The Lovers, Great Wall Walk (1988)
La période d’une douzaine d’années durant laquelle Marina Abramovic et l’artiste allemand Ulay -qui fut son compagnon- ont travaillé ensemble a été particulièrement féconde. Comme un écho à Relation in Time (1977) qui les montre dos à dos mais attachés l’un à l’autre, pendant 17 heures, par les cheveux à la faveur d’un nœud inextricable, The Lovers, Great Wall Walk signe la fin de leur cheminement commun. Partis respectivement des extrémités de la Grande Muraille de Chine, l’un du désert de Gobi et l’autre de la mer Jaune, Abramovic et Ulay devaient marcher 1 250 kilomètres pour se rejoindre.
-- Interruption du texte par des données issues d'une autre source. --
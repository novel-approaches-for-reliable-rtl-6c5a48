// qsng_ld_generator: low-discrepancy (Sobol) number generator of the QSNG.
//
// An NB-bit binary counter X advances by one each cycle with `inc`. For every dimension d,
// each counter bit X_(k+1) is ANDed with all bits of direction vector V_(k+1) and the
// gated vectors are XORed: ld[d] = XOR_k (X_(k+1) AND V_(k+1)). This is the AND/XOR
// structure of the design's EQSNG figure; X_1 being the least significant counter bit is
// this implementation's reading of it. With the dimension-0 vectors the sequence visits
// every NB-bit value once per 2^NB cycles.
//
// Timing: `ld` is combinational from the counter register; `clear` zeroes the counter
// (priority over inc).
module qsng_ld_generator #(
  parameter int unsigned NB   = 8,
  parameter int unsigned DIMS = 2
) (
  input  logic          clk,
  input  logic          rst_n,
  input  logic          clear,
  input  logic          inc,
  input  logic [NB-1:0] vec [DIMS][NB],
  output logic [NB-1:0] ld  [DIMS]
);

  logic [NB-1:0] cnt;

  always_ff @(posedge clk) begin
    if (!rst_n || clear) cnt <= '0;
    else if (inc)        cnt <= cnt + 1'b1;
  end

  always_comb begin
    for (int d = 0; d < int'(DIMS); d++) begin
      ld[d] = '0;
      for (int k = 0; k < int'(NB); k++) ld[d] = ld[d] ^ (vec[d][k] & {NB{cnt[k]}});
    end
  end

endmodule
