// tb_qsng_ld_generator: self-checking test of the LD number generator.
//
// With the Sobol vectors, dimension 0 over one 256-cycle period must be the bit-reversed
// counter (every value once), and both dimensions must match an XOR-of-vectors reference
// for random vectors, with `clear` restarting the sequence and `inc` low holding it.
module tb_qsng_ld_generator;

  localparam int NB = 8;

  logic clk = 0, rst_n = 0;
  always #5 clk = ~clk;

  logic          clear, inc;
  logic [NB-1:0] vec [2][NB];
  logic [NB-1:0] ld  [2];

  qsng_ld_generator dut (.clk, .rst_n, .clear, .inc, .vec, .ld);

  int checks = 0, failures = 0;
  int unsigned cnt_m;

  task automatic check(bit ok, string what);
    checks++;
    if (!ok) begin failures++; $display("FAIL: %s", what); end
  endtask

  function automatic logic [NB-1:0] ref_ld(int d, int unsigned c);
    logic [NB-1:0] r;
    r = '0;
    for (int k = 0; k < NB; k++) if (c[k]) r ^= vec[d][k];
    return r;
  endfunction

  initial begin
    bit seen [256];
    clear = 0; inc = 0;
    for (int k = 0; k < NB; k++) begin vec[0][k] = 8'(1 << (NB - 1 - k)); vec[1][k] = 8'($urandom); end
    repeat (2) @(negedge clk);
    rst_n = 1;
    cnt_m = 0;
    foreach (seen[i]) seen[i] = 0;
    inc = 1;
    for (int c = 0; c < 256; c++) begin
      logic [NB-1:0] rev;
      for (int k = 0; k < NB; k++) rev[NB-1-k] = c[k];
      check(ld[0] == rev, $sformatf("van der Corput value at %0d", c));
      check(ld[1] == ref_ld(1, c), $sformatf("dim 1 at %0d", c));
      check(!seen[ld[0]], "dimension 0 repeats within a period");
      seen[ld[0]] = 1;
      @(negedge clk);
    end
    cnt_m = 0;
    for (int i = 0; i < 2000; i++) begin
      clear = ($urandom_range(40) == 0);
      inc = ($urandom_range(3) != 0);
      if ($urandom_range(100) == 0) for (int k = 0; k < NB; k++) vec[$urandom_range(1)][k] = 8'($urandom);
      #1;
      check(ld[0] == ref_ld(0, cnt_m) && ld[1] == ref_ld(1, cnt_m), $sformatf("random step %0d", i));
      @(negedge clk);
      if (clear) cnt_m = 0; else if (inc) cnt_m = (cnt_m + 1) % 256;
    end
    $display("TB_RESULT checks=%0d failures=%0d", checks, failures);
    $finish;
  end

  initial begin
    repeat (100000) @(posedge clk);
    $display("FAIL: watchdog");
    $display("TB_RESULT checks=%0d failures=%0d", checks, failures + 1);
    $finish;
  end
endmodule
Conçu en pleine phase amoureuse, le projet a été retardé en raison de l’obtention des autorisations. Entre-temps, la passion avait disparu. La rencontre planifiée a consisté en une simple accolade… avant que chacun ne poursuive sa route.
The Artist Is Present (2010)
Cette performance qui s’est déroulée pendant trois mois au MoMA a fait exploser la popularité de Marina Abramovic. Tout le monde a en tête ce dispositif théâtral, dont la logique spéculaire rappelle les schèmes à l’œuvre dans les réseaux sociaux, qui a permis à quelque 1 400 personnes de venir s’installer en face de l’artiste pour lui exprimer au choix sa gratitude, son scepticisme, voire son mécontentement (par exemple, d’avoir fait la file pendant plusieurs heures) par expressions faciales interposées. The Artist Is Present fait toutefois débat dans le monde de l’art. Helena Kritis, curatrice en chef du Wiels, estime quant à elle que le propos, pourtant puissant et en phase avec la limpidité des œuvres du début, manque de nuance en raison de l’interférence de personnalités en vue, Jay-Z par exemple, ou encore de la séquence surjouée des retrouvailles avec Ulay.